What can I say... I caome from a family of hardcore bookaholics!
| An Old Favorite ||Mar 21st. at 1:49:46 pm UTC|
|Summer (Tonkawa, OK) ||Age: 22 - Email |
Right now I'm rereading some old favorites. Drawing Down the Moon, Aradia, and Spiral Dance in fact. I keep going in search of some new books to add to my collection but so far nothing has caught my eye. To its back to the classic for me. These books have brought me more joy and knowledge than I could possibly express here, and they will continue to be my favorites.
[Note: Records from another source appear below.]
// h264_intra_encoder: top level of the intra-only luma encoder.
//
// Data flow: video_flow_control stores the incoming 8-bit YYCbYYCr stream
// (chroma dropped) in two 16-line RAMs -> flow_ctrl_4x4 codes every 4x4 luma
// block (intra 4x4 prediction, SATD mode decision, integer transform,
// quantisation and reconstruction) -> coefficient FIFO -> stream writer, which
// drives cavlc, a level FIFO and exp_golomb -> bitstream_packer -> 32-bit
// bitstream words.
//
// Stream written per 4x4 block: the prediction-mode syntax (one bit '1' when
// the chosen mode equals the most probable mode, otherwise '0' and the 3-bit
// remaining mode), then the CAVLC residual (coeff_token, trailing-one signs,
// levels, total_zeros, run_before).  After the 16th block of a macroblock the
// luma coded_block_pattern follows as me(v) (intra).  At the end of a frame
// the last word is padded with zeros.  Every block's residual is written,
// whatever the coded_block_pattern says; there are no parameter sets, slice
// headers, NAL units or chroma data - this element layout is this design's
// own choice, not the macroblock layer of the standard.
//
// Interface (as the encoder ports of the document): clk, rstn (active low,
// asynchronous), active_frame, active_line, pixel_valid, pixel_data[7:0] in;
// bitstream_valid, bitstream[31:0] out.  overrun (the input filled a line RAM
// the encoder had not finished with) and frame_done (the frame's last word
// has been written) are status outputs of this design.
// Timing: coding a macroblock takes about 560 clock cycles, including its
// load from the line RAM. The input carries a macroblock in only 384
// components, so the line timing must leave blanking for the encoder to keep
// up. A blanking period of one line width is enough.
// QP is a parameter; its default of 26 is the initial QP of the document's
// picture parameter set.
//
// Lint notes:
// - Status signals that the stream writer does not need are left unconnected
//   inside: cavlc's next-code and total-coefficient outputs, the level FIFO
//   count, exp_golomb's busy flag and the word counter.
// - rstn is an asynchronous reset for the flops. It also appears in the
//   `disable iff` of the handshake assertions, so a linter can report it as
//   used both synchronously and asynchronously. Assertions generate no logic,
//   so no circuit is affected.
module h264_intra_encoder
  import h264_pkg::*;
#(
  parameter int MAX_WIDTH = 1920,
  parameter int QP        = 26
) (
  input  logic        clk,
  input  logic        rstn,
  input  logic        active_frame,
  input  logic        active_line,
  input  logic        pixel_valid,
  input  logic [7:0]  pixel_data,
  output logic        bitstream_valid,
  output logic [31:0] bitstream,
  output logic        overrun,
  output logic        frame_done
);
  localparam int WAW = $clog2(MAX_WIDTH / 4);

  // ---------------- input buffer ----------------
  logic           row_ready, row_bank, row_done, done_bank, frame_start, frame_end;
  logic [7:0]     row_index, mbs_per_row;
  logic           rd_en, rd_bank;
  logic [3:0]     rd_line;
  logic [WAW-1:0] rd_word;
  logic [31:0]    rd_data;

  video_flow_control #(.MAX_WIDTH(MAX_WIDTH)) u_vfc (
    .clk(clk), .rstn(rstn), .active_frame(active_frame), .active_line(active_line),
    .pixel_valid(pixel_valid), .pixel_data(pixel_data), .row_ready(row_ready),
    .row_bank(row_bank), .row_index(row_index), .row_done(row_done),
    .done_bank(done_bank), .mbs_per_row(mbs_per_row), .frame_start(frame_start), .frame_end(frame_end),
    .overrun(overrun), .rd_en(rd_en), .rd_bank(rd_bank), .rd_line(rd_line),
    .rd_word(rd_word), .rd_data(rd_data));

  // ---------------- block coding loop ----------------
  logic        fc_valid, fc_mb_end, fc_prev_flag, fc_idle, fc_space;
  qcoef_t      fc_quant [16];
  logic [4:0]  fc_nA, fc_nB;
  logic [1:0]  fc_avail;
  logic [2:0]  fc_rem;
  logic [3:0]  fc_cbp;

  flow_ctrl_4x4 #(.MAX_WIDTH(MAX_WIDTH)) u_fc (
    .clk(clk), .rstn(rstn), .qp(6'(QP)), .frame_start(frame_start),
    .row_ready(row_ready), .row_bank(row_bank), .row_index(row_index),
    .mbs_per_row(mbs_per_row), .row_done(row_done), .row_done_bank(done_bank), .rd_en(rd_en), .rd_bank(rd_bank),
    .rd_line(rd_line), .rd_word(rd_word), .rd_data(rd_data), .out_space(fc_space),
    .out_valid(fc_valid), .out_mb_end(fc_mb_end), .out_quant(fc_quant),
    .out_nA(fc_nA), .out_nB(fc_nB), .out_avail(fc_avail), .out_prev_flag(fc_prev_flag),
    .out_rem_mode(fc_rem), .out_cbp(fc_cbp), .idle(fc_idle));

  // ---------------- coefficient FIFO ----------------
  typedef struct packed {
    logic         mb_end;
    logic [3:0]   cbp;
    logic         prev_flag;
    logic [2:0]   rem;
    logic [1:0]   avail;
    logic [4:0]   nA;
    logic [4:0]   nB;
    logic [255:0] quant;
  } rec_t;
  localparam int RW = $bits(rec_t);

  rec_t        rec_in, rec;
  logic        cf_pop, cf_full, cf_empty;
  logic [3:0]  cf_count;
  always_comb begin
    rec_in.mb_end    = fc_mb_end;
    rec_in.cbp       = fc_cbp;
    rec_in.prev_flag = fc_prev_flag;
    rec_in.rem       = fc_rem;
    rec_in.avail     = fc_avail;
    rec_in.nA        = fc_nA;
    rec_in.nB        = fc_nB;
    for (int i = 0; i < 16; i++) rec_in.quant[16*i +: 16] = fc_quant[i];
  end
  sync_fifo #(.WIDTH(RW), .DEPTH(8)) u_cfifo (
    .clk(clk), .rstn(rstn), .push(fc_valid), .din(rec_in), .pop(cf_pop), .dout(rec),
    .full(cf_full), .empty(cf_empty), .count(cf_count));
  assign fc_space = (cf_count <= 4'd5);

  // ---------------- CAVLC ----------------
  qcoef_t      cv_q [16];
  qcoef_t      cv_q2 [4];
  logic        cv_start, cv_read, cv_ready, cv_next, cv_scanning;
  logic [4:0]  cv_tcn, cv_tc_len, cv_lrn;
  logic [15:0] cv_tc;
  logic [1:0]  cv_t1_len;
  logic [2:0]  cv_t1;
  logic [3:0]  cv_tz_len;
  logic [8:0]  cv_tz;
  logic [5:0]  cv_run_len;
  logic [27:0] cv_run;
  logic        lf_wr;
  logic [32:0] lf_data;
  always_comb begin
    for (int i = 0; i < 16; i++) cv_q[i] = qcoef_t'(rec.quant[16*i +: 16]);
    for (int i = 0; i < 4; i++) cv_q2[i] = '0;
  end

  cavlc u_cavlc (
    .clk(clk), .rstn(rstn), .q4x4(cv_q), .q2x2(cv_q2), .cavlc_start(cv_start),
    .nL({1'b0, rec.nA}), .nU({1'b0, rec.nB}), .availability(rec.avail),
    .block_type(BT_LUMA4X4), .data_read(cv_read), .total_coeff_number(cv_tcn),
    .data_ready(cv_ready), .process_next_block(cv_next), .block_scanning(cv_scanning),
    .total_coeff_length(cv_tc_len), .total_coeff(cv_tc), .trailing_one_length(cv_t1_len),
    .trailing_one(cv_t1), .total_zeros_length(cv_tz_len), .total_zeros(cv_tz),
    .run_data_length(cv_run_len), .run_data(cv_run), .levelfifo_wrreq(lf_wr),
    .levelfifo_data(lf_data), .level_read_number(cv_lrn));

  logic        lf_pop, lf_full, lf_empty;
  logic [32:0] lf_dout;
  logic [4:0]  lf_count;
  sync_fifo #(.WIDTH(33), .DEPTH(16)) u_lfifo (
    .clk(clk), .rstn(rstn), .push(lf_wr), .din(lf_data), .pop(lf_pop), .dout(lf_dout),
    .full(lf_full), .empty(lf_empty), .count(lf_count));

  // ---------------- Exp-Golomb (coded_block_pattern) ----------------
  logic        eg_start, eg_busy, eg_valid;
  logic [3:0]  eg_len;
  logic [12:0] eg_code;
  exp_golomb u_eg (
    .clk(clk), .rstn(rstn), .exp_golomb_start(eg_start), .exp_golomb_k_param({2'b00, rec.cbp}),
    .exp_golomb_mode(EG_ME), .exp_golomb_mode_p(1'b0), .exp_golomb_te_max1(1'b0),
    .exp_golomb_busy(eg_busy), .exp_golomb_valid(eg_valid), .exp_golomb_length(eg_len),
    .exp_golomb_output(eg_code));

  // ---------------- stream writer ----------------
  typedef enum logic [3:0] {
    W_IDLE, W_EG, W_CAVLC, W_T1, W_LEV, W_TZ, W_RUN, W_DONE, W_FLUSH
  } wstate_e;
  wstate_e     ws;
  logic [4:0]  lev_left;
  logic        em_valid;
  logic [31:0] em_code;
  logic [5:0]  em_len;
  logic        flush_req, pk_flush, pk_pending;
  logic [31:0] words_out;

  always_ff @(posedge clk or negedge rstn) begin
    if (!rstn) begin
      ws <= W_IDLE; lev_left <= '0; em_valid <= 1'b0; em_code <= '0; em_len <= '0;
      cv_start <= 1'b0; cv_read <= 1'b0; cf_pop <= 1'b0; lf_pop <= 1'b0; eg_start <= 1'b0;
      flush_req <= 1'b0; pk_flush <= 1'b0; frame_done <= 1'b0;
    end else begin
      em_valid   <= 1'b0;
      cv_start   <= 1'b0;
      cv_read    <= 1'b0;
      cf_pop     <= 1'b0;
      lf_pop     <= 1'b0;
      eg_start   <= 1'b0;
      pk_flush   <= 1'b0;
      frame_done <= 1'b0;
      if (frame_end) flush_req <= 1'b1;
      case (ws)
        W_IDLE: begin
          if (!cf_empty && !cf_pop) begin
            if (rec.mb_end) begin
              eg_start <= 1'b1;
              ws       <= W_EG;
            end else begin
              em_valid <= 1'b1;
              em_code  <= rec.prev_flag ? 32'd1 : {28'd0, 1'b0, rec.rem};
              em_len   <= rec.prev_flag ? 6'd1 : 6'd4;
              cv_start <= 1'b1;
              cf_pop   <= 1'b1;
              ws       <= W_CAVLC;
            end
          end else if (flush_req && cf_empty && !cf_pop && fc_idle && !fc_valid) begin
            ws <= W_FLUSH;
          end
        end
        W_EG: if (eg_valid) begin
          em_valid <= 1'b1;
          em_code  <= {19'd0, eg_code};
          em_len   <= {2'b00, eg_len};
          cf_pop   <= 1'b1;
          ws       <= W_IDLE;
        end
        W_CAVLC: if (cv_ready) begin
          em_valid <= (cv_tc_len != '0);
          em_code  <= {16'd0, cv_tc};
          em_len   <= {1'b0, cv_tc_len};
          lev_left <= cv_lrn;
          ws       <= W_T1;
        end
        W_T1: begin
          em_valid <= (cv_t1_len != '0);
          em_code  <= {29'd0, cv_t1};
          em_len   <= {4'd0, cv_t1_len};
          ws       <= W_LEV;
        end
        W_LEV: begin
          if (lev_left == '0) ws <= W_TZ;
          else if (!lf_empty && !lf_pop) begin
            em_valid <= 1'b1;
            em_code  <= {4'd0, lf_dout[27:0]};
            em_len   <= {1'b0, lf_dout[32:28]};
            lf_pop   <= 1'b1;
            lev_left <= lev_left - 5'd1;
          end
        end
        W_TZ: begin
          em_valid <= (cv_tz_len != '0);
          em_code  <= {23'd0, cv_tz};
          em_len   <= {2'b00, cv_tz_len};
          ws       <= W_RUN;
        end
        W_RUN: begin
          em_valid <= (cv_run_len != '0);
          em_code  <= {4'd0, cv_run};
          em_len   <= cv_run_len;
          cv_read  <= 1'b1;
          ws       <= W_DONE;
        end
        W_DONE: if (!cv_scanning) ws <= W_IDLE;
        W_FLUSH: begin
          // wait for the last code to enter the packer, then pad the word
          if (!em_valid && !pk_flush) begin
            if (pk_pending) pk_flush <= 1'b1;
            else begin
              flush_req  <= frame_end;
              frame_done <= 1'b1;
              ws         <= W_IDLE;
            end
          end
        end
        default: ws <= W_IDLE;
      endcase
    end
  end

  bitstream_packer u_pack (
    .clk(clk), .rstn(rstn), .in_valid(em_valid), .in_code(em_code), .in_len(em_len),
    .flush(pk_flush), .bitstream_valid(bitstream_valid), .bitstream(bitstream),
    .words_out(words_out), .pending(pk_pending));

  // the FIFOs are sized so that they never overflow
  assert property (@(posedge clk) disable iff (!rstn) !(fc_valid && cf_full));
  assert property (@(posedge clk) disable iff (!rstn) !(lf_wr && lf_full));
endmodule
| So Many Books, So Little Time... ||Mar 21st. at 3:24:10 pm UTC|
|RuneWolf (Reston, VA) ||Age: 44 - Email - Web|
I try to balance fiction and non-fiction. Most of my non-fiction reading relates to the Craft, or to some form of spiritual practice or philosophy, so it also comes under the heading of “study, ” which is, in the final analysis, work. And it’s important to take a break from work every now and then. Unfortunately, I don’t achieve balanced reading that often, mostly ‘cause I don’t find a lot of fiction that I like out there anymore. Not that the books being written aren’t good, in and of themselves, I’m just picky about what I read. I was raised on The Lord of the Rings, Dune, Ringworld, The World of Teirs, The Faded Sun and other such classics, and I just don’t get the same “buzz” out of most of the new stuff.
The last really good non-fiction book I read was “When Someone You Love Is Wiccan” by Carl McColman. Quite an excellent book, even for experienced practitioners, and now at the top of my list as suggested reading for newcomers. It’s perhaps the best introduction to the Craft that I have ever read. It is intentionally focused on education rather than instruction (“why do” instead of “how to”) , and answers a lot of questions newcomers or “outsiders” might have.
I am currently re-reading “Shambhala: Sacred Path of the Warrior” by Chogyam Trungpa, and reading the “Brigit” chapter from “Devoted to You, ” edited by Judy Harrow. I highly recommend “Shambhala” also, especially for anyone who incorporates sitting meditation into their Pagan practice.
Besides the Classics, one of my favorite fiction books, oddly enough, concerns the Craft. (Geez, go figure...) It is “Bell, Book and Murder” by Rosemary Edghill, and is actually an omnibus of three novels concerning the adventures of a New York City Witch named Bast. It is extremely entertaining and well-written, and I highly recommend it.
| Current And Upcoming ||Mar 21st. at 9:52:31 pm UTC|
|Bryony Ravenwillow (Independence MO) ||Age: 34 - Email |
I'm currently rereading Phyllis Curott's 'Witch Crafting' and Clive Barker's 'Weaveworld' (his best book, IMO) .
The last book I read was a Rosemary Gladstar herbal and Margaret Atwood's 'The Handmaid's Tale'.
I'm planning to reread George R.R. Martin's 'Song of Ice and Fire' series. Book 3 just came out in mass market paperback, so I can finally afford to buy it. However, I heard that Book 4's release has been pushed back to September. Waaahhhh!!!! I highly recommend the series. Book 1 is 'A Game of Thrones', Book 2 is 'A Clash of Kings', and Book 3 is 'A Storm of Swords'. The delayed fourth book will be called 'A Feast for Crows'.
I'm also planning to reread 'Tigana' and 'A Song for Arbonne' by Guy Gavriel Kay. Two of the best fantasy novels ever written.
At the bookstore, I usually head for the sci-fi/fantasy, New Age, and alternative medicine sections, in that order. If I have time, I also visit the magazine section.
The skeleton in my literary closet are those little monthly cookbooklets you can purchase at the grocery store checkout line. It's something my husband has learned to turn a blind eye to, since he has yet to complain about any of the new recipes I keep foisting on him! And my mother-in-law turned me on to historical romance. I've discovered that I REALLY like Mary Jo Putney's romances!